The DermaSensor device uses artificial intelligence (AI)-powered spectroscopy to identify cellular and subcellular characteristics of lesions.
The approval follows an observational study (NCT05126173) that evaluated the device in over 1000 patients and was led by the Mayo Clinic.
The FDA has approved DermaSensor, the first AI-powered tool to diagnose skin cancer, including melanoma, basal cell carcinoma, and squamous cell carcinoma, at the point of testing and noninvasively.

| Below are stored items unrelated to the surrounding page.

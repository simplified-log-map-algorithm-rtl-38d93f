// maxstar_pkg: constants and trellis helpers shared by the n-input max*
// datapath and the a posteriori (APO) unit.
//
// Number format: every metric and LLR is a p-bit two's-complement value
// with M_FRAC = 3 fractional bits, so one LSB is 1/8. The max* correction
// term f_c(delta) = log(1 + exp(-delta)) is approximated by the constant
// 3/8 (binary 0.011) when delta < 2.0 and by 0 otherwise; 2.0 is bit
// M_FRAC+1 of a metric, so "delta < 2" is "bits p-2 .. M_FRAC+1 of delta
// are all zero". These numbers follow the algorithm; nothing here is
// clocked.
//
// The trellis helpers describe a recursive systematic convolutional (RSC)
// code of memory `mem` from its feedback polynomial `gfb` and feedforward
// polynomial `gff`, written as integers whose most significant of the
// mem+1 bits is the D^0 coefficient (the usual octal convention, e.g.
// 23 octal = 1 + D^3 + D^4). State bit 0 holds the newest register bit.
// The default code, feedback 23 / feedforward 33 (octal), is the 16-state
// CCSDS turbo code component.
package maxstar_pkg;

  localparam int unsigned M_FRAC = 3;   // fractional bits of every metric
  localparam int unsigned CORR_LSB = 3; // correction constant 3/8 in LSBs

  // Coefficient of D^i in a polynomial of degree `mem` written MSB = D^0.
  function automatic bit poly_coef(input int unsigned poly, input int unsigned mem,
                                   input int unsigned i);
    return bit'((poly >> (mem - i)) & 1);
  endfunction

  // Feedback bit a_k = u_k xor sum over i >= 1 of gfb_i * a_{k-i}.
  function automatic bit rsc_feedback(input int unsigned state, input bit u,
                                      input int unsigned mem, input int unsigned gfb);
    bit a;
    a = u;
    for (int unsigned i = 1; i <= mem; i++)
      if (poly_coef(gfb, mem, i)) a ^= bit'((state >> (i - 1)) & 1);
    return a;
  endfunction

  // Next state after input u from `state`.
  function automatic int unsigned rsc_next_state(input int unsigned state, input bit u,
                                                 input int unsigned mem, input int unsigned gfb);
    bit a;
    a = rsc_feedback(state, u, mem, gfb);
    return ((state << 1) | int'(a)) & ((1 << mem) - 1);
  endfunction

  // Parity bit c_k = sum over i of gff_i * a_{k-i} (a_k from the feedback).
  function automatic bit rsc_parity(input int unsigned state, input bit u,
                                    input int unsigned mem, input int unsigned gfb,
                                    input int unsigned gff);
    bit a, c;
    a = rsc_feedback(state, u, mem, gfb);
    c = poly_coef(gff, mem, 0) & a;
    for (int unsigned i = 1; i <= mem; i++)
      if (poly_coef(gff, mem, i)) c ^= bit'((state >> (i - 1)) & 1);
    return c;
  endfunction

endpackage
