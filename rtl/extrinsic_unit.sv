// extrinsic_unit: extrinsic information of one trellis step.
//
// Le = sat( sc * (Lapo - La - Ls) ). The two subtractions are done in P+2
// bits so they cannot overflow, the difference is multiplied by the
// constant scaling factor sc = SC_NUM / 2^SC_FRAC (default 205/256 = 0.80,
// the factor found best for the simplified max* on a binary turbo code)
// and shifted back with an arithmetic shift (rounding toward minus
// infinity), and the result is saturated to the W-bit range of the LLRs
// exchanged between the component decoders (W <= P). `sat` flags a
// clipped result. Purely combinational.
//
// Extended-width subtraction, constant scaling and saturation follow the
// published decoder description; the guard-bit count, the rounding and the
// LLR width W are choices of this design.
module extrinsic_unit #(
  parameter int unsigned P       = 16,
  parameter int unsigned W       = 10,
  parameter int unsigned SC_NUM  = 205,
  parameter int unsigned SC_FRAC = 8
) (
  input  logic signed [P-1:0] l_apo,
  input  logic signed [W-1:0] l_a,
  input  logic signed [W-1:0] l_s,
  output logic signed [W-1:0] l_ext,
  output logic                sat
);

  localparam int unsigned WD = P + 2;            // difference width
  localparam int unsigned WS = WD + SC_FRAC + 2; // product width
  localparam logic signed [WS-1:0] MAXV = WS'(2 ** (W - 1) - 1);
  localparam logic signed [WS-1:0] MINV = -WS'(2 ** (W - 1));

  logic signed [WD-1:0] diff;
  logic signed [WS-1:0] prod;
  logic signed [WS-1:0] scaled;

  initial assert (W <= P) else $error("extrinsic_unit: W must not exceed P");

  always_comb begin
    diff   = WD'(l_apo) - WD'(l_a) - WD'(l_s);
    prod   = WS'(diff) * $signed(WS'(SC_NUM));
    scaled = prod >>> SC_FRAC;
    sat    = 1'b0;
    if (scaled > MAXV) begin
      l_ext = MAXV[W-1:0];
      sat   = 1'b1;
    end else if (scaled < MINV) begin
      l_ext = MINV[W-1:0];
      sat   = 1'b1;
    end else begin
      l_ext = scaled[W-1:0];
    end
  end

endmodule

DermaSensor is a wireless, handheld device that uses spectroscopy technology to examine lesions at cellular and subcellular levels, then analyze those characteristics using an FDA-cleared algorithm.1 The device was evaluated in the DERM-SUCCESS study which was led by the Mayo Clinic across 22 study centers and enrolled over 1000 patients. The DermaSensor device demonstrated a 96% sensitivity across all 224 types of skin cancers. Further, negative results from DermaSensor had a 97% chance of being benign across all skin cancers.